Information Start Marker

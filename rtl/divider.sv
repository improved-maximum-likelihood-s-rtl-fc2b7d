// Sequential unsigned divider: quotient = floor(num / den).
//
// Restoring long division, one quotient bit per cycle. A `start` pulse loads
// the operands; `done` is high for one cycle, NW + 1 cycles after the start
// cycle, with
// `quotient` valid and held until the next start. A zero divisor is treated
// as one, so the quotient is then the numerator.
module divider #(
  parameter int unsigned NW = 64,
  parameter int unsigned DW = 52
) (
  input  logic           clk,
  input  logic           rst_n,
  input  logic           start,
  input  logic [NW-1:0]  num,
  input  logic [DW-1:0]  den,
  output logic [NW-1:0]  quotient,
  output logic           busy,
  output logic           done
);

  localparam int unsigned SW = $clog2(NW + 1);

  logic [DW-1:0] d;
  logic [DW:0]   rem;
  logic [DW:0]   shifted;
  logic [SW-1:0] steps;

  assign shifted = {rem[DW-1:0], quotient[NW-1]};

  always_ff @(posedge clk) begin
    if (!rst_n) begin
      d        <= '0;
      rem      <= '0;
      quotient <= '0;
      steps    <= '0;
      busy     <= 1'b0;
      done     <= 1'b0;
    end else begin
      done <= 1'b0;
      if (start) begin
        d        <= (den == '0) ? DW'(1) : den;
        rem      <= '0;
        quotient <= num;       // numerator bits shift out as quotient bits shift in
        steps    <= SW'(NW);
        busy     <= 1'b1;
      end else if (busy) begin
        if (shifted >= {1'b0, d}) begin
          rem      <= shifted - {1'b0, d};
          quotient <= {quotient[NW-2:0], 1'b1};
        end else begin
          rem      <= shifted;
          quotient <= {quotient[NW-2:0], 1'b0};
        end
        steps <= steps - 1'b1;
        if (steps == SW'(1)) begin
          busy <= 1'b0;
          done <= 1'b1;
        end
      end
    end
  end

endmodule
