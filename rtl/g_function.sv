// Piecewise linear approximation g(X) of ln(I0(X)).
//
// I0 is the modified Bessel function of the first kind, order zero; ln I0
// is the nonlinear part of the log-likelihood of a Rician envelope. The
// argument range is split at X = 0, 2, 4, 8, ..., 2^SEGMENTS into SEGMENTS
// intervals; on interval j, g(X) = A_j * X + B_j, with A_j and B_j chosen so
// that g equals ln I0 at both ends of the interval. Above 2^SEGMENTS the last
// segment is extended (ln I0 is close to linear there).
//
// Number formats: X is unsigned with X_FRAC fraction bits; A_j is unsigned
// Q1.15 (16 bits) and B_j signed Q16.16 (32 bits); g is signed with
// METRIC_FRAC = 16 fraction bits. The coefficients are computed at
// elaboration: ln I0(x) from its power series sum_k ((x/2)^k / k!)^2, then
//   A_j = (ln I0(x_{j+1}) - ln I0(x_j)) / (x_{j+1} - x_j),  B_j = ln I0(x_j) - A_j x_j,
// both rounded to their formats. The result is combinational. The breakpoints,
// the 8 intervals and the 16/32-bit coefficients follow the design; the
// extension above the last breakpoint and the rounding are this design's.
module g_function #(
  parameter int unsigned SEGMENTS    = sfsk_pkg::G_SEGMENTS,
  parameter int unsigned X_W         = sfsk_pkg::X_W,
  parameter int unsigned X_FRAC      = sfsk_pkg::X_FRAC,
  parameter int unsigned METRIC_W    = sfsk_pkg::METRIC_W,
  localparam int unsigned SEG_W      = $clog2(SEGMENTS)
) (
  input  logic [X_W-1:0]              x,
  output logic signed [METRIC_W-1:0]  g,
  output logic [SEG_W-1:0]            seg
);

  localparam int unsigned A_FRAC = 15;
  localparam int unsigned B_FRAC = 16;   // equals the metric's fraction bits

  typedef logic [15:0]        a_table_t [SEGMENTS];
  typedef logic signed [31:0] b_table_t [SEGMENTS];

  function automatic real ln_i0(real xv);
    real term, sum;
    term = 1.0;
    sum  = 1.0;
    for (int k = 1; k < 2000; k++) begin
      term = term * (xv / 2.0) * (xv / 2.0) / (real'(k) * real'(k));
      sum  = sum + term;
      if (term < sum * 1.0e-18) break;
    end
    return $ln(sum);
  endfunction

  function automatic real breakpoint(int j);
    return (j == 0) ? 0.0 : real'(longint'(1) << j);
  endfunction

  function automatic real slope(int j);
    return (ln_i0(breakpoint(j + 1)) - ln_i0(breakpoint(j))) / (breakpoint(j + 1) - breakpoint(j));
  endfunction

  function automatic a_table_t make_a();
    a_table_t t;
    for (int j = 0; j < SEGMENTS; j++)
      t[j] = 16'($rtoi($floor(slope(j) * real'(1 << A_FRAC) + 0.5)));
    return t;
  endfunction

  function automatic b_table_t make_b();
    b_table_t t;
    real b;
    for (int j = 0; j < SEGMENTS; j++) begin
      b    = ln_i0(breakpoint(j)) - slope(j) * breakpoint(j);
      t[j] = 32'($rtoi($floor(b * real'(1 << B_FRAC) + 0.5)));
    end
    return t;
  endfunction

  localparam a_table_t A = make_a();
  localparam b_table_t B = make_b();

  localparam int unsigned SHIFT = A_FRAC + X_FRAC - B_FRAC;

  logic [X_W-X_FRAC-1:0]   xi;
  logic [X_W+15:0]         prod;

  // Interval index: 0 below 2, else floor(log2(integer part)), capped at
  // the last interval.
  always_comb begin
    xi  = x[X_W-1:X_FRAC];
    seg = '0;
    for (int j = 1; j < SEGMENTS; j++)
      if (xi >= (X_W - X_FRAC)'(longint'(1) << j))
        seg = SEG_W'(j);
  end

  always_comb begin
    prod = (X_W + 16)'(x) * (X_W + 16)'(A[seg]);
    g    = METRIC_W'(signed'({1'b0, prod >> SHIFT})) + METRIC_W'(B[seg]);
  end

endmodule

Information End Marker

(Aim of the task): Give the number of lines above that contain "numerator", and nothing more.

(Reply to the exercise): 2